Thrombocytopenia can be elusive to treat. Some of us can have a low plt count (10,000) and not have any symptoms while others can have much higher counts and have bruising and bleeding. It also takes a bit of time to see where the platelet level will settle in. They can jump around a bit. The equipment used to measure them is accurate within 15,000 on counts between 50,000 and 500,000. It leaves something to be desired when counts are below 20,000. It usually takes a number of CBCs over time to see where they settle in and a reasonably consistant level is obtained. Unfortunately they tend to drift downward as time passes. There may be times when a very low count pops up that is not consistant with history. It can create a bit of panic with the patient and the lab personnel. They usually want to get transfusions under way. This is a time for calm. When this occurs my doc has a slide made and he does a manual count. They always turned out to be at my “normal level” which is 9,000-10,000.
If transfusions (TX) do become necessary make certain they use irradiated/filtered blood for both packed red cells and platelets. It will prevent some downstream problems with a match and will prolong the time platelet TX will be effective. Platelets live around 5 days, maybe a little longer with some people. Unfortunately one cannot have an unlimited number of platelet TX. Eventually the body becomes refractory to them and they do not work. Using I/F platelets will prolong the time TX will be effective.
At the moment there are no drugs that will build platelets long term. Prednisone helps for a short term and has some nasty side effects. Decitibine has helped a few patients as well as Vidaza.
I started on Procrit to boost my red cells and found it was also helping my WBC and Platelets slifgtly. Am getting a shot every 14 days. At the 7 day point my platelets, RBC and WBC are higher than at the 14 day point when I get my nex shot. This is rare. It does not react this way with very many patients.
If you included your e-mail address in your profile I’ll send some additional info that is much too long fot The Forum.January 9, 2005 at 5:06 am #2900sarahMember
Hi Sarah J,
Welcome to forum. As you can tell my now , you are among friends. Please keep us updated. We are here for you!

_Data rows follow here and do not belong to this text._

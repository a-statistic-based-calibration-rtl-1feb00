// Testbench of dsp_if.  The FIFOs and the calibration side are stand-in
// signals driven by the testbench.  Checked through the bus: the start
// pulses of CTRL, capture (FIFO clear, writes gated by capture and receiver
// valid, capture done and irq once all FIFOs are full, irq clear), RX_EN,
// a hand-written DCW (decoded fields, refused while calibrating), a FIFO
// read (one pop, data one clock later), and the read-back of DCWs,
// statistics, step counts and status bits.
module tb_dsp_if;
  import tiadc_pkg::*;
  localparam int MM = 4;
  logic clk = 1'b0, rst_n = 1'b0;
  logic [7:0] dsp_addr = '0;
  logic dsp_wr = 1'b0, dsp_rd = 1'b0;
  logic [31:0] dsp_wdata = '0, dsp_rdata;
  logic dsp_rvalid, irq, rx_en, rx_valid = 1'b1, fifo_clr, fifo_wr;
  logic [MM-1:0] fifo_rd, fifo_full = '0, fifo_empty = '1;
  logic [15:0] fifo_rdata [MM];
  logic cal_start, cal_busy = 1'b0, cal_done = 1'b0, cal_err = 1'b0, man_valid;
  dcw_req_t man_req;
  dcw_t dcw_off [MM], dcw_gain [MM], dcw_phase [MM];
  logic signed [ACC_W-1:0] st_sum [MM], st_abs [MM], st_prod [MM];
  logic [15:0] iters [MM-1];
  int checks = 0, failures = 0;

  dsp_if dut (.*);
  always #5 clk = ~clk;

  task automatic check(bit ok, string what);
    checks++;
    if (!ok) begin failures++; $display("FAIL %s at %0t", what, $time); end
  endtask

  // pulse monitors
  int n_cal_start = 0, n_clr = 0, n_man = 0, n_wr = 0;
  int n_rd [MM] = '{0, 0, 0, 0};
  dcw_req_t last_man;
  always @(posedge clk) if (rst_n) begin
    if (cal_start) n_cal_start++;
    if (fifo_clr) n_clr++;
    if (man_valid) begin n_man++; last_man = man_req; end
    if (fifo_wr) n_wr++;
    for (int k = 0; k < MM; k++) if (fifo_rd[k]) n_rd[k]++;
  end

  task automatic wr(logic [7:0] a, logic [31:0] d);
    @(negedge clk); dsp_addr = a; dsp_wdata = d; dsp_wr = 1'b1;
    @(negedge clk); dsp_wr = 1'b0;
    @(negedge clk);
  endtask

  task automatic rd(logic [7:0] a, output logic [31:0] d);
    @(negedge clk); dsp_addr = a; dsp_rd = 1'b1;
    @(negedge clk); dsp_rd = 1'b0;
    check(dsp_rvalid, "rvalid one clock after rd");
    d = dsp_rdata;
  endtask

  logic [31:0] d;
  initial begin
    for (int k = 0; k < MM; k++) begin
      dcw_off[k] = dcw_t'(100 + k); dcw_gain[k] = dcw_t'(200 + k); dcw_phase[k] = dcw_t'(300 + k);
      st_sum[k] = ACC_W'(-1000 - k); st_abs[k] = ACC_W'(5000 + k); st_prod[k] = ACC_W'(70000 + k);
      fifo_rdata[k] = 16'hA000 + 16'(k);
    end
    for (int i = 0; i < MM - 1; i++) iters[i] = 16'(10 + i);
    repeat (3) @(posedge clk);
    rst_n <= 1'b1;
    @(negedge clk);
    check(rx_en == 1'b1 && !irq, "reset state");

    // calibration start, refused while busy
    wr(8'h00, 32'h1);
    check(n_cal_start == 1, "cal start pulse");
    cal_busy = 1'b1;
    wr(8'h00, 32'h1);
    check(n_cal_start == 1, "no start while busy");
    wr(8'h04, 32'h0021_0155);
    check(n_man == 0, "no hand DCW while calibrating");
    rd(8'h01, d);
    check(d[0] == 1'b1, "status busy");
    cal_err = 1'b1;
    @(negedge clk); cal_done = 1'b1; @(negedge clk); cal_done = 1'b0; cal_busy = 1'b0;
    check(irq, "irq after cal done");
    rd(8'h01, d);
    check(d[2:0] == 3'b110, "status done and err");
    wr(8'h03, 32'h2);
    check(!irq, "irq cleared");
    cal_err = 1'b0;

    // hand-written DCW: value 0x155, channel 1, kind 2 (phase)
    wr(8'h04, 32'h0021_0155);
    check(n_man == 1 && last_man.value == 10'h155 && last_man.ch == 2'd1 && last_man.kind == DCW_PHASE,
          "hand DCW fields");

    // capture
    rx_valid = 1'b1;
    repeat (3) @(negedge clk);
    check(n_wr == 0, "no FIFO writes before capture");
    wr(8'h00, 32'h2);
    check(n_clr == 1, "FIFO clear on capture start");
    fifo_empty = '0;
    repeat (9) @(negedge clk);
    rx_valid = 1'b0;
    repeat (5) @(negedge clk);
    check(n_wr == 10, "FIFO writes follow rx_valid while capturing");
    rx_valid = 1'b1;
    rd(8'h01, d);
    check(d[3] && !d[4], "capture active");
    fifo_full = 4'b0111;
    repeat (3) @(negedge clk);
    check(!irq, "no capture done until all FIFOs full");
    fifo_full = 4'b1111;
    repeat (2) @(negedge clk);
    check(irq, "irq on capture done");
    begin
      automatic int w = n_wr;
      repeat (4) @(negedge clk);
      check(n_wr == w, "writes stop after capture done");
    end
    rd(8'h01, d);
    check(!d[3] && d[4] && d[11:8] == 4'hF, "status capture done, FIFOs full");
    wr(8'h03, 32'h10);
    check(!irq, "capture irq cleared");

    // RX_EN
    wr(8'h02, 32'h0);
    check(!rx_en, "rx disabled");
    rd(8'h02, d);
    check(d == 0, "rx_en read back");
    wr(8'h02, 32'h1);

    // FIFO reads pop exactly one word of the addressed channel
    for (int k = 0; k < MM; k++) begin
      rd(8'h08 + 8'(k), d);
      check(d == 32'hA000 + 32'(k) && n_rd[k] == 1 && n_rd.sum() == k + 1, "FIFO read");
    end

    // read-back
    for (int k = 0; k < MM; k++) begin
      rd(8'h10 + 8'(k), d); check(d == 100 + k, "offset DCW read");
      rd(8'h14 + 8'(k), d); check(d == 200 + k, "gain DCW read");
      rd(8'h18 + 8'(k), d); check(d == 300 + k, "phase DCW read");
      rd(8'h20 + 8'(k), d); check(int'(d) == -1000 - k, "sum read");
      rd(8'h24 + 8'(k), d); check(d == 5000 + k, "abs read");
      rd(8'h28 + 8'(k), d); check(d == 70000 + k, "prod read");
    end
    for (int i = 0; i < MM - 1; i++) begin rd(8'h30 + 8'(i), d); check(d == 10 + i, "steps read"); end
    $display("TB_RESULT checks=%0d failures=%0d", checks, failures);
    $finish;
  end

  initial begin
    #100000;
    failures++;
    $display("watchdog expired");
    $display("TB_RESULT checks=%0d failures=%0d", checks, failures);
    $finish;
  end
endmodule
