// Input DDR receiver for one ADC core.
//
// The ADC core drives one DATA_W-bit sample on every edge of its data clock.
// This block registers the bus on the rising edge and on the falling edge and,
// on the next rising edge, hands both samples over together in the rising-edge
// clock domain (the "same edge, pipelined" arrangement of an FPGA IDDR cell):
// q[0] is the earlier sample (taken at the rising edge), q[1] the later one.
// The ADC's offset-binary code is turned into two's complement by inverting
// the MSB.  While en is low nothing is captured and q_valid stays low.
//
// Timing: a pair whose first sample was on the bus at rising edge t appears
// on q with q_valid high after rising edge t+1 (one cycle of latency).
// That the received data enters through IDDR elements follows the published
// system; the offset-binary input code and the enable are this design's
// choices.
module iddr_rx
  import tiadc_pkg::*;
#(
  parameter int unsigned DATA_W_P = DATA_W
) (
  input  logic                       clk,
  input  logic                       rst_n,
  input  logic                       en,
  input  logic [DATA_W_P-1:0]        din,
  output logic signed [DATA_W_P-1:0] q [2],
  output logic                       q_valid
);

  logic [DATA_W_P-1:0] rise_r, fall_r;
  logic                en_r;

  always_ff @(posedge clk) begin
    if (!rst_n) begin
      rise_r <= '0;
      en_r   <= 1'b0;
    end else begin
      rise_r <= din;
      en_r   <= en;
    end
  end

  always_ff @(negedge clk) begin
    if (!rst_n) fall_r <= '0;
    else        fall_r <= din;
  end

  always_ff @(posedge clk) begin
    if (!rst_n) begin
      q[0]    <= '0;
      q[1]    <= '0;
      q_valid <= 1'b0;
    end else begin
      q[0]    <= signed'({~rise_r[DATA_W_P-1], rise_r[DATA_W_P-2:0]});
      q[1]    <= signed'({~fall_r[DATA_W_P-1], fall_r[DATA_W_P-2:0]});
      q_valid <= en_r;
    end
  end

endmodule
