// Testbench of iddr_rx: random DDR data, centre-aligned to both clock edges.
// Each pair (rising-edge word, falling-edge word) must appear one clock later
// on q[0]/q[1] with the MSB inverted (offset binary to two's complement), and
// q_valid must follow en with the same latency.
module tb_iddr_rx;
  localparam int W = 8, NW = 300;
  logic clk = 1'b0, rst_n = 1'b0, en = 1'b0;
  logic [W-1:0] din = '0;
  logic signed [W-1:0] q [2];
  logic q_valid;
  int checks = 0, failures = 0;
  logic [W-1:0] a [NW], b [NW];
  logic         e [NW];

  iddr_rx #(.DATA_W_P(W)) dut (.clk, .rst_n, .en, .din, .q, .q_valid);

  always #10 clk = ~clk;

  initial begin
    for (int i = 0; i < NW; i++) begin
      a[i] = W'($urandom); b[i] = W'($urandom); e[i] = (i % 37) < 30;
    end
    a[5] = 8'h00; b[5] = 8'hFF; a[6] = 8'h80; b[6] = 8'h7F;
    repeat (3) @(posedge clk);
    rst_n <= 1'b1;
    // cycle i: a[i] is on the bus at rising edge i, b[i] at the falling edge after it
    for (int i = 0; i < NW; i++) begin
      @(negedge clk); #5 din = a[i]; en = e[i];
      @(posedge clk); #5 din = b[i];
    end
  end

  // rising edge i+1 presents pair i (i counts rising edges after the driver started)
  int edge_n = -1;
  initial begin
    @(posedge rst_n);
    @(negedge clk);
    forever begin
      @(posedge clk); #1;
      if (edge_n >= 0 && edge_n < NW) begin
        automatic int i = edge_n;
        checks++;
        if (q[0] !== signed'({~a[i][W-1], a[i][W-2:0]}) || q[1] !== signed'({~b[i][W-1], b[i][W-2:0]}) ||
            q_valid !== e[i]) begin
          failures++;
          $display("FAIL pair %0d: q=%0d,%0d v=%0b exp %0d,%0d v=%0b", i, q[0], q[1], q_valid,
                   signed'({~a[i][W-1], a[i][W-2:0]}), signed'({~b[i][W-1], b[i][W-2:0]}), e[i]);
        end
      end
      edge_n++;
      if (edge_n == NW) begin
        $display("TB_RESULT checks=%0d failures=%0d", checks, failures);
        $finish;
      end
    end
  end

  initial begin
    #100000;
    failures++;
    $display("watchdog expired");
    $display("TB_RESULT checks=%0d failures=%0d", checks, failures);
    $finish;
  end
endmodule
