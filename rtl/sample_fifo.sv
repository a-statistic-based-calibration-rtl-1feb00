// Sample record FIFO of one channel, held in block RAM.
//
// The IDDR output of a channel (two samples per clock, WIDTH bits per word)
// is written while wr_en is high and the FIFO is not full; writes into a full
// FIFO are dropped, which is how a capture stops once the record is complete.
// The DSP, or during calibration the statistics engine, empties it word by
// word.  The read port is synchronous like a block
// RAM: rdata holds the word popped by rd_en from the cycle after rd_en on.
// clr empties the FIFO in one cycle.  A memory FIFO per channel follows the
// published system; the depth and the word layout are this design's choices.
module sample_fifo #(
  parameter int unsigned WIDTH = 16,
  parameter int unsigned DEPTH = 16384,
  localparam int unsigned AW   = $clog2(DEPTH)
) (
  input  logic             clk,
  input  logic             rst_n,
  input  logic             clr,
  input  logic             wr_en,
  input  logic [WIDTH-1:0] wdata,
  input  logic             rd_en,
  output logic [WIDTH-1:0] rdata,
  output logic             empty,
  output logic             full,
  output logic [AW:0]      count
);

  logic [WIDTH-1:0] mem [DEPTH];
  logic [AW:0]      wptr, rptr;

  logic do_wr, do_rd;
  assign do_wr = wr_en && !full;
  assign do_rd = rd_en && !empty;

  assign count = wptr - rptr;
  assign empty = (wptr == rptr);
  assign full  = (wptr[AW] != rptr[AW]) && (wptr[AW-1:0] == rptr[AW-1:0]);

  always_ff @(posedge clk) begin
    if (do_wr) mem[wptr[AW-1:0]] <= wdata;
  end

  always_ff @(posedge clk) begin
    if (do_rd) rdata <= mem[rptr[AW-1:0]];
  end

  always_ff @(posedge clk) begin
    if (!rst_n || clr) begin
      wptr <= '0;
      rptr <= '0;
    end else begin
      if (do_wr) wptr <= wptr + 1'b1;
      if (do_rd) rptr <= rptr + 1'b1;
    end
  end

endmodule
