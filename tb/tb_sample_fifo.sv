// Testbench of sample_fifo (depth 16): random writes and reads against a
// queue model, overflow (writes into a full FIFO are dropped), underflow
// (reads of an empty FIFO do nothing), the flags, the count, clr, and the
// one-clock read latency.
module tb_sample_fifo;
  localparam int W = 16, D = 16;
  logic clk = 1'b0, rst_n = 1'b0, clr = 1'b0, wr_en = 1'b0, rd_en = 1'b0;
  logic [W-1:0] wdata = '0, rdata;
  logic empty, full;
  logic [$clog2(D):0] count;
  int checks = 0, failures = 0, n_full = 0, n_drop = 0, n_empty_rd = 0;
  logic [W-1:0] model [$];
  logic         exp_rd_valid = 1'b0;
  logic [W-1:0] exp_rd;

  sample_fifo #(.WIDTH(W), .DEPTH(D)) dut (.*);

  always #5 clk = ~clk;

  task automatic check(bit ok, string what);
    checks++;
    if (!ok) begin failures++; $display("FAIL %s at %0t", what, $time); end
  endtask

  initial begin
    repeat (3) @(posedge clk);
    rst_n <= 1'b1;
    for (int cyc = 0; cyc < 4000; cyc++) begin
      // phases that favour filling, draining and mixing
      automatic int pw = (cyc / 300) % 3 == 0 ? 80 : ((cyc / 300) % 3 == 1 ? 20 : 50);
      @(negedge clk);
      // flags and data of the previous read, before this cycle's actions
      check(empty == (model.size() == 0), "empty");
      check(full == (model.size() == D), "full");
      check(int'(count) == model.size(), "count");
      if (exp_rd_valid) check(rdata == exp_rd, "rdata");
      wr_en = ($urandom % 100) < pw;
      rd_en = ($urandom % 100) < (100 - pw);
      clr   = (cyc == 2500);
      wdata = W'($urandom);
      @(posedge clk); #1;
      exp_rd_valid = 1'b0;
      if (clr) model.delete();
      else begin
        if (rd_en && model.size() > 0) begin exp_rd = model.pop_front(); exp_rd_valid = 1'b1; end
        else if (rd_en) n_empty_rd++;
        // the write happened on the same edge against the old contents
        if (wr_en && (model.size() + (exp_rd_valid ? 1 : 0)) < D) model.push_back(wdata);
        else if (wr_en) n_drop++;
      end
      if (model.size() == D) n_full++;
    end
    check(n_full > 0, "FIFO never became full");
    check(n_drop > 0, "no write was dropped");
    check(n_empty_rd > 0, "no read of an empty FIFO");
    $display("TB_RESULT checks=%0d failures=%0d", checks, failures);
    $finish;
  end

  initial begin
    #200000;
    failures++;
    $display("watchdog expired");
    $display("TB_RESULT checks=%0d failures=%0d", checks, failures);
    $finish;
  end
endmodule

SarahJanuary 9, 2005 at 11:40 pm #2901Sarah J.Member
I noticed someone asked which MDS I have, my doctors have said that it is the eighth type, MDS associated with isolated del(5q).
Neil, my Essential Thrombocythemia causes my platelets to be the exact opposite of yours – I have way too many. At the highest count, my platelets where 2.6 million! For about three months now I have been taking Anagrelide to help reduce my platelets. I have a CBC weekly and my last count was around 700,000.
For the MDS, I am scheduled to have a bone marrow biopsy every three to four months and I have the weekly CBC. In fact, I just had my second biopsy last Thursday.
I have a doctor in my hometown who specializes in the ET and I have doctors at WVU who specialize in the ET and the MDS.January 10, 2005 at 3:22 pm #2902NeilMember
Oops, I read it a thrombocytopenia. Sorry.
I have been charting my WBC RBC HGB and platelets
in an Excel spreadsheet. Then put them put them on a graph. Makes it easy to observe long term trends.
Have your BMB results changed from the original? The every 3-4 months is quite frequent. If there are no changes you might wish to ask the doc to exrend the interval. Can get rid of some discomfort. Might be worth discussing with your docs.
Once they saw my marrow was not changing very much they lengthened the interval. If my CBCs indicate something might be going on, my doc sets one up. Just a thought.